Data extracted from a collection
# # # # #
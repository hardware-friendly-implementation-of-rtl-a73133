// Testbench of sid_candcw at N = 48, K = 24.
//
// Random candidate lists and random matrices are re-encoded; each of the k+1
// outputs is compared with the XOR of the matrix rows its message selects,
// computed bit by bit as a GF(2) matrix product. Checks the one-cycle register
// timing, that the levels are carried, and that backpressure holds the output.
module tb_sid_candcw;
  localparam int N = 48, K = 24, Q = 3;
  localparam int NW = 300;

  logic clk = 0, rst_n = 0;
  logic in_valid = 0, in_ready, out_valid, out_ready = 1;
  logic [K:0][K-1:0] in_u = '0;
  logic [K-1:0][N-1:0] in_gr = '0;
  logic [N-1:0][Q-1:0] in_x = '0, out_x;
  logic [K:0][N-1:0] out_c;

  sid_candcw #(.N(N), .K(K), .QBITS(Q)) dut (.*);

  always #5 clk = ~clk;
  int checks = 0, failures = 0, nout = 0, held = 0;
  longint cyc = 0;
  always @(posedge clk) cyc <= cyc + 1;

  typedef struct { logic [K:0][N-1:0] c; logic [N-1:0][Q-1:0] x; longint t; } exp_t;
  exp_t expq [$];

  task automatic check(input bit ok, input string what);
    checks++;
    if (!ok) begin failures++; if (failures < 20) $display("FAIL %s", what); end
  endtask

  always @(posedge clk) if (rst_n) begin
    if (out_valid && !out_ready) held++;
    if (out_valid && out_ready) begin
      exp_t e;
      e = expq.pop_front();
      for (int j = 0; j <= K; j++)
        check(out_c[j] == e.c[j], $sformatf("word %0d candidate %0d", nout, j));
      check(out_x == e.x, $sformatf("word %0d levels", nout));
      if (nout < NW / 2 - 2) check(cyc - e.t == 1, $sformatf("word %0d latency", nout));
      nout++;
    end
  end

  bit bp_on = 0;
  always @(negedge clk) if (bp_on) out_ready <= 1'($urandom);

  initial begin
    repeat (3) @(negedge clk);
    rst_n = 1;
    @(negedge clk);
    for (int w = 0; w < NW; w++) begin
      exp_t e;
      if (w == NW / 2) bp_on = 1;
      for (int j = 0; j <= K; j++) in_u[j] = K'($urandom);
      for (int i = 0; i < K; i++) in_gr[i] = {$urandom, $urandom};
      for (int b = 0; b < N; b++) in_x[b] = Q'($urandom);
      for (int j = 0; j <= K; j++)
        for (int b = 0; b < N; b++) begin
          bit s;
          s = 0;
          for (int i = 0; i < K; i++) s = s ^ (in_u[j][i] & in_gr[i][b]);
          e.c[j][b] = s;
        end
      e.x = in_x;
      in_valid = 1;
      #1;
      while (!in_ready) begin @(negedge clk); #1; end
      e.t = cyc;
      expq.push_back(e);
      @(negedge clk);
      in_valid = (w % 4 == 0) ? 1'b0 : 1'b1;
      if (!in_valid) @(negedge clk);
    end
    in_valid = 0;
    while (nout < NW) @(negedge clk);
    check(held > 0, "backpressure occurred");
    $display("TB_RESULT checks=%0d failures=%0d", checks, failures);
    $finish;
  end

  initial begin
    #(10 * 100000);
    failures++;
    $display("watchdog expired");
    $display("TB_RESULT checks=%0d failures=%0d", checks, failures);
    $finish;
  end
endmodule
# # # # #
Tally the lines of the records that contain the word "localparam", then give only the tally.

2